Pointers - deletion

Question

I started learning C++ on my own 2 weeks ago and now I'm studying about pointers. Why the following code doesn't work the way I expect and after deletion I see the same values in the array. I thought the array would be deleted and the pointer will point to some random integer in the heap, unless I write dArray = NULL. Could somebody elaborate on this a little bit, please? I don't know what I'm doing wrong. Thanks.

PS: I use Xcode on Mac.

Code:

#include <iostream>
using namespace std;


int main() {

    int *dArray = new int[5];

    for(int i=0; i<5; i++) {
        dArray[i] = i*2;
    }

    cout << "Show array:" << endl;
    for(int i=0; i<5; i++) {
        cout << dArray[i] << endl;
    }

    delete [] dArray;

    // show array after deletion
    cout << "After deletion:" << endl;
    for(int i=0; i<5; i++) {
        cout << dArray[i] << endl;
    }

    return 0;
}

The output:

Show array:
0
2
4
6
8
After deletion:
0
2
4
6
8
Program ended with exit code: 0

Answer 1

The name "delete" may be a bit misleading.
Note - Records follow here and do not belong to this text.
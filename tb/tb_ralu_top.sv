// tb_ralu_top: end-to-end self-checking test of ralu_top at its default sizes.
// The four circuits are driven at once with independent random stimulus:
//  - both 32-bit ALUs (Fredkin-selector and Davio-multiplexer cells) run every named operation;
//    Result, carry out, overflow and (for SUB) set-less-than are compared with word arithmetic
//    done here, and the two ALUs must agree with each other;
//  - the 16-bit adder/subtractor adds and subtracts; sum, carry and overflow are checked;
//  - the 32-bit modular ALU runs every operation of its table.
// Each mechanism (every operation, carry out, signed overflow on each circuit, slt = 1) is
// counted, and one that never happened is a failure.
module tb_ralu_top;
  import ralu_pkg::*;
  localparam int RN = 32, AN = 16, VN = 32;
  logic clk = 1'b0;
  always #5 clk = ~clk;
  int checks = 0, failures = 0;
  int n_fop [16], n_vop [32];
  int n_f_ovf = 0, n_m_ovf = 0, n_slt = 0, n_cout = 0, n_a_ovf = 0, n_a_sub = 0, n_a_cout = 0;

  logic [RN-1:0] f_x, f_y, f_result, f_gx, f_gao, f_gsx, f_gr;
  logic [RN-1:0] m_x, m_y, m_result, m_gx, m_g1, m_g2, m_g3;
  logic          f_cin, f_cout, f_ovf, f_slt, m_cin, m_cout, m_ovf, m_slt;
  ralu_ctrl_t    f_ctrl, f_ctrl_o, m_ctrl, m_ctrl_o;
  logic          addsub_sub, addsub_cout, addsub_ovf, addsub_sub_o;
  logic [AN-1:0] addsub_x, addsub_y, addsub_sd, addsub_g1, addsub_g2;
  logic [VN-1:0] vs_x, vs_y, vs_result, vs_g, vs_x_o;
  logic          vs_cout;
  vs_ctrl_t      vs_ctrl, vs_ctrl_o;

  ralu_top dut (.*);

  localparam ralu_op_e OPS [11] = '{OP_AND, OP_OR, OP_ADD, OP_XOR, OP_NAND, OP_NOR, OP_XNY,
                                    OP_YIMPX, OP_XIMPY, OP_SUB, OP_XNOR};
  localparam vs_op_e VOPS [9] = '{VS_ADD, VS_SUB, VS_NSUB, VS_XOR, VS_NOP, VS_NOTY, VS_XNX,
                                  VS_ADD1, VS_SUB1};

  function automatic logic [RN-1:0] ralu_ref(ralu_op_e op, logic [RN-1:0] a, logic [RN-1:0] b,
                                             logic c);
    case (op)
      OP_AND:   return a & b;
      OP_OR:    return a | b;
      OP_XOR:   return a ^ b;
      OP_NAND:  return ~(a & b);
      OP_NOR:   return ~(a | b);
      OP_XNY:   return a & ~b;
      OP_YIMPX: return a | ~b;
      OP_XIMPY: return ~a | b;
      OP_XNOR:  return ~(a ^ b);
      OP_ADD:   return a + b + RN'(c);
      OP_SUB:   return a - b;
      default:  return '0;
    endcase
  endfunction

  function automatic logic [VN-1:0] vs_ref(vs_op_e op, logic [VN-1:0] a, logic [VN-1:0] b);
    case (op)
      VS_ADD:  return b + a;
      VS_ADD1: return b + a + 1;
      VS_SUB:  return b - a;
      VS_NSUB: return a - b;
      VS_SUB1: return a - b - 1;
      VS_XOR:  return b ^ a;
      VS_NOP:  return b;
      VS_NOTY: return ~b;
      VS_XNX:  return b ^ ~a;
      default: return '0;
    endcase
  endfunction

  task automatic step(ralu_op_e op, logic [RN-1:0] a, logic [RN-1:0] b, logic c,
                      logic sub, logic [AN-1:0] p, logic [AN-1:0] q,
                      vs_op_e vop, logic [VN-1:0] u, logic [VN-1:0] v);
    longint sa, sb, sr, sp, sq, sx;
    logic   e_cout, e_ovf;
    logic [AN:0] af;
    // ALU inputs; SUB always uses carry-in 1, ADD carries c in
    f_ctrl = ralu_ctrl_t'(op); m_ctrl = ralu_ctrl_t'(op);
    f_x = a; f_y = b; m_x = a; m_y = b;
    f_cin = (op == OP_SUB) ? 1'b1 : c;
    m_cin = f_cin;
    addsub_sub = sub; addsub_x = p; addsub_y = q;
    vs_ctrl = vs_ctrl_t'(vop); vs_x = u; vs_y = v;
    @(posedge clk);

    n_fop[op]++;
    checks++;
    if (f_result !== ralu_ref(op, a, b, f_cin) || m_result !== f_result) begin
      failures++;
      $display("FAIL alu %s x=%h y=%h got f=%h m=%h exp=%h", op.name(), a, b, f_result,
               m_result, ralu_ref(op, a, b, f_cin));
    end
    checks++;
    if (f_gx !== a || m_gx !== a || f_ctrl_o !== f_ctrl || m_ctrl_o !== m_ctrl) begin
      failures++;
      $display("FAIL alu copies %s", op.name());
    end
    if (op == OP_ADD || op == OP_SUB) begin
      sa = longint'($signed(a));
      sb = longint'($signed(b));
      sr = (op == OP_SUB) ? sa - sb : sa + sb + longint'(f_cin);
      e_ovf  = (sr > 64'sd2147483647) || (sr < -64'sd2147483648);
      e_cout = (op == OP_SUB) ? (a >= b)
                              : ((longint'(a) + longint'(b) + longint'(f_cin)) >> RN) != 0;
      checks++;
      if (f_ovf !== e_ovf || m_ovf !== e_ovf || f_cout !== e_cout || m_cout !== e_cout) begin
        failures++;
        $display("FAIL alu flags %s x=%h y=%h ovf=%b/%b cout=%b/%b exp ovf=%b cout=%b",
                 op.name(), a, b, f_ovf, m_ovf, f_cout, m_cout, e_ovf, e_cout);
      end
      if (op == OP_SUB) begin
        checks++;
        if (f_slt !== (sa < sb) || m_slt !== (sa < sb)) begin
          failures++;
          $display("FAIL slt x=%0d y=%0d", sa, sb);
        end
        n_slt += int'(f_slt);
      end
      n_f_ovf += int'(f_ovf);
      n_m_ovf += int'(m_ovf);
      n_cout  += int'(f_cout);
    end

    // adder/subtractor
    af = sub ? {1'b0, p} + {1'b0, ~q} + 1 : {1'b0, p} + {1'b0, q};
    sp = longint'($signed(p));
    sq = longint'($signed(q));
    sx = sub ? sp - sq : sp + sq;
    checks++;
    if (addsub_sd !== af[AN-1:0] || addsub_cout !== af[AN] ||
        addsub_ovf !== ((sx > 32767) || (sx < -32768)) || addsub_sub_o !== sub) begin
      failures++;
      $display("FAIL addsub sub=%b x=%h y=%h got %h c=%b v=%b", sub, p, q, addsub_sd,
               addsub_cout, addsub_ovf);
    end
    n_a_ovf  += int'(addsub_ovf);
    n_a_sub  += int'(sub);
    n_a_cout += int'(addsub_cout);

    // modular ALU
    n_vop[vop]++;
    checks++;
    if (vs_result !== vs_ref(vop, u, v) || vs_x_o !== u) begin
      failures++;
      $display("FAIL vs %s x=%h y=%h got %h exp %h", vop.name(), u, v, vs_result,
               vs_ref(vop, u, v));
    end
  endtask

  initial begin
    foreach (n_fop[i]) n_fop[i] = 0;
    foreach (n_vop[i]) n_vop[i] = 0;
    // one pass over every operation with values that force carry and overflow
    foreach (OPS[i])
      step(OPS[i], 32'h7fff_ffff, (OPS[i] == OP_SUB) ? 32'hffff_fff0 : 32'h0000_0010, 1'b0,
           1'(i), 16'h7ff0, 16'h8010, VOPS[i % 9], 32'h1234_5678, 32'h8765_4321);
    repeat (4000)
      step(OPS[$urandom_range(10)], RN'($urandom), RN'($urandom), 1'($urandom),
           1'($urandom), AN'($urandom), AN'($urandom),
           VOPS[$urandom_range(8)], VN'($urandom), VN'($urandom));

    foreach (OPS[i]) begin
      checks++;
      if (n_fop[OPS[i]] == 0) begin
        failures++;
        $display("FAIL ALU operation %s never run", OPS[i].name());
      end
    end
    foreach (VOPS[i]) begin
      checks++;
      if (n_vop[VOPS[i]] == 0) begin
        failures++;
        $display("FAIL modular ALU operation %s never run", VOPS[i].name());
      end
    end
    checks++;
    if (n_f_ovf == 0 || n_m_ovf == 0 || n_slt == 0 || n_cout == 0 ||
        n_a_ovf == 0 || n_a_sub == 0 || n_a_cout == 0) begin
      failures++;
      $display("FAIL a mechanism never happened");
    end
    $display("alu overflow=%0d/%0d slt=%0d carry=%0d; addsub overflow=%0d sub=%0d carry=%0d",
             n_f_ovf, n_m_ovf, n_slt, n_cout, n_a_ovf, n_a_sub, n_a_cout);
    $display("TB_RESULT checks=%0d failures=%0d", checks, failures);
    $finish;
  end

  initial begin
    repeat (20000) @(posedge clk);
    failures++;
    $display("FAIL watchdog expired");
    $display("TB_RESULT checks=%0d failures=%0d", checks, failures);
    $finish;
  end
endmodule
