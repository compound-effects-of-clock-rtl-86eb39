// One row of the voltage-noise array, "SRL" type.
//
// NUM_SRL shift registers of SRL_DEPTH bits each (on an FPGA, one SRLC32E
// shift-register LUT apiece) are chained Q to D, and the Q of the last one is
// fed back to the D of the first, closing a ring. All share the clock and the
// row enable. Every shift register starts with alternating 1s and 0s; since
// the ring length is even, each enabled shift makes every stored bit take its
// neighbour's opposite value, so all NUM_SRL*SRL_DEPTH bits toggle on every
// enabled clock. That constant switching is the noise: the row draws maximum
// dynamic power when enabled and none when idle.
//
// Ring structure, sizes and alternating start pattern follow the source
// design. The synchronous reset that reloads the pattern is this design's
// choice (an FPGA shift-register LUT gets it from its INIT value instead).
// q is the Q of the last shift register, one bit per clock.
module vn_srl_row #(
  parameter int unsigned NUM_SRL   = 32,
  parameter int unsigned SRL_DEPTH = 32
) (
  input  logic clk,
  input  logic rst_n,
  input  logic en,
  output logic q
);
  import vn_pkg::*;

  localparam logic [SRL_DEPTH-1:0] INIT = SRL_DEPTH'(alt_pattern(SRL_DEPTH));

  logic [SRL_DEPTH-1:0] sr  [NUM_SRL];
  logic [NUM_SRL-1:0]   d_in;

  always_comb begin
    d_in[0] = sr[NUM_SRL-1][SRL_DEPTH-1];
    for (int i = 1; i < NUM_SRL; i++) d_in[i] = sr[i-1][SRL_DEPTH-1];
  end

  always_ff @(posedge clk) begin
    for (int i = 0; i < NUM_SRL; i++) begin
      if (!rst_n)  sr[i] <= INIT;
      else if (en) sr[i] <= {sr[i][SRL_DEPTH-2:0], d_in[i]};
    end
  end

  assign q = sr[NUM_SRL-1][SRL_DEPTH-1];

  initial begin
    assert (((NUM_SRL * SRL_DEPTH) % 2) == 0)
      else $error("vn_srl_row: ring length must be even for the pattern to toggle");
  end

endmodule
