// Test of the SRL-type noise row at full size: a model of the closed ring is
// advanced alongside the row under random enables. Every stored bit must
// equal the model, q must equal the model's last bit, and on every enabled
// clock all NUM_SRL*SRL_DEPTH bits must toggle (none while disabled).
module tb_vn_srl_row;
  localparam int NS = 32, D = 32, L = NS * D;

  logic clk = 0, rst_n = 0, en = 0, q;
  logic [L-1:0] model, prev, now;
  int checks = 0, failures = 0, enabled = 0;

  vn_srl_row #(.NUM_SRL(NS), .SRL_DEPTH(D)) dut (.clk, .rst_n, .en, .q);

  always #5 clk = ~clk;

  initial begin
    #100000;
    failures++;
    $display("FAIL watchdog");
    $display("TB_RESULT checks=%0d failures=%0d", checks, failures);
    $finish;
  end

  task automatic check(input bit ok, input string what);
    checks++;
    if (!ok) begin failures++; $display("FAIL %s", what); end
  endtask

  // chain position p = D*i + b holds bit b of shift register i
  function automatic logic [L-1:0] dut_state();
    logic [L-1:0] s;
    for (int i = 0; i < NS; i++) s[D*i +: D] = dut.sr[i];
    return s;
  endfunction

  initial begin
    for (int p = 0; p < L; p++) model[p] = p[0];
    @(negedge clk);  // reset sampled on the first edge
    @(negedge clk);
    now = dut_state();
    check(now === model, "alternating pattern after reset");
    rst_n = 1;
    for (int n = 0; n < 400; n++) begin
      en   = ($urandom % 3) != 0;
      prev = dut_state();
      @(negedge clk);
      if (en) begin
        model = {model[L-2:0], model[L-1]};
        enabled++;
      end
      now = dut_state();
      check(now === model, $sformatf("state mismatch at step %0d", n));
      check(q === model[L-1], "q is the last bit of the ring");
      if (en) check((now ^ prev) === '1, "all bits toggle when enabled");
      else    check(now === prev, "no bit changes when disabled");
    end
    check(enabled > 0, "row was enabled at least once");
    $display("TB_RESULT checks=%0d failures=%0d", checks, failures);
    $finish;
  end
endmodule
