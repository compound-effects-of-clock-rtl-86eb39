// Iterative AES-128 encryption core, one round per clock.
//
// start (sampled while idle) loads state = pt ^ key (the initial AddRoundKey)
// and the key into the round-key register. On each of the next ten clocks the
// core applies SubBytes (16 S-boxes), ShiftRows, MixColumns (skipped in round
// 10) and AddRoundKey with the next round key, which is expanded on the fly
// from the current one (4 more S-boxes, rcon doubled each round). done pulses
// for one clock after the tenth round, 10 clocks after the start edge, with
// ct valid from then until the next start; busy is high in between and start
// is ignored while busy.
//
// The source design treats AES-128 as an unmodified standard block and only
// gives its algorithm (ten rounds of the four steps, last round without
// MixColumns, a key schedule); this round-per-clock architecture and the
// start/done handshake are this design's choice. Byte 0 is in bits 127:120.
module aes128 (
  input  logic         clk,
  input  logic         rst_n,
  input  logic         start,
  input  logic [127:0] key,
  input  logic [127:0] pt,
  output logic [127:0] ct,
  output logic         busy,
  output logic         done
);
  import aes_pkg::*;

  block_t     state_q, rkey_q;
  logic [7:0] rcon_q;
  logic [3:0] round_q;

  // SubBytes on the state
  block_t sub_state;
  for (genvar i = 0; i < 16; i++) begin : g_sbox
    aes_sbox u_sbox (.in_byte (state_q[127 - 8*i -: 8]), .out_byte (sub_state[127 - 8*i -: 8]));
  end

  // Next round key: SubWord(RotWord(w3)) ^ rcon, then the XOR chain
  logic [31:0] w3_rot, w3_sub, temp;
  block_t      rkey_next;
  assign w3_rot = {rkey_q[23:0], rkey_q[31:24]};
  for (genvar i = 0; i < 4; i++) begin : g_ksbox
    aes_sbox u_sbox (.in_byte (w3_rot[31 - 8*i -: 8]), .out_byte (w3_sub[31 - 8*i -: 8]));
  end
  assign temp = w3_sub ^ {rcon_q, 24'h0};
  always_comb begin
    rkey_next[127:96] = rkey_q[127:96] ^ temp;
    rkey_next[95:64]  = rkey_q[95:64]  ^ rkey_next[127:96];
    rkey_next[63:32]  = rkey_q[63:32]  ^ rkey_next[95:64];
    rkey_next[31:0]   = rkey_q[31:0]   ^ rkey_next[63:32];
  end

  block_t shifted, mixed, state_next;
  logic   last_round;
  assign last_round = (round_q == 4'd10);
  assign shifted    = shift_rows(sub_state);
  assign mixed      = last_round ? shifted : mix_columns(shifted);
  assign state_next = mixed ^ rkey_next;

  always_ff @(posedge clk or negedge rst_n) begin
    if (!rst_n) begin
      state_q <= '0;
      rkey_q  <= '0;
      rcon_q  <= 8'h01;
      round_q <= 4'd0;
      busy    <= 1'b0;
      done    <= 1'b0;
    end else begin
      done <= 1'b0;
      if (!busy) begin
        if (start) begin
          state_q <= pt ^ key;
          rkey_q  <= key;
          rcon_q  <= 8'h01;
          round_q <= 4'd1;
          busy    <= 1'b1;
        end
      end else begin
        state_q <= state_next;
        rkey_q  <= rkey_next;
        rcon_q  <= xtime(rcon_q);
        if (last_round) begin
          busy <= 1'b0;
          done <= 1'b1;
        end else begin
          round_q <= round_q + 4'd1;
        end
      end
    end
  end

  assign ct = state_q;

endmodule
It does not actually delete anything - just deallocates previously allocated memory AND calls the destructor of the object that it was pointing to (if one does exist). Calling the destructor is the main difference between delete and free.

Answer 2

delete doesn't change the value of the pointer. It just means what the pointer is pointing to isn't legal to access anymore (gives undefined behavior).

In a lot of cases (like yours) the program may look like it works, but change something (like adding another new) and it will fail in weird and hard to trace ways... Setting the pointer to 0 after deletion at least makes the failures easier to identify.

Answer 3

Deleting the array just gives the memory back to the runtime, but does not overwrite it. You may not use it any more, and doing so invokes undefined behaviour.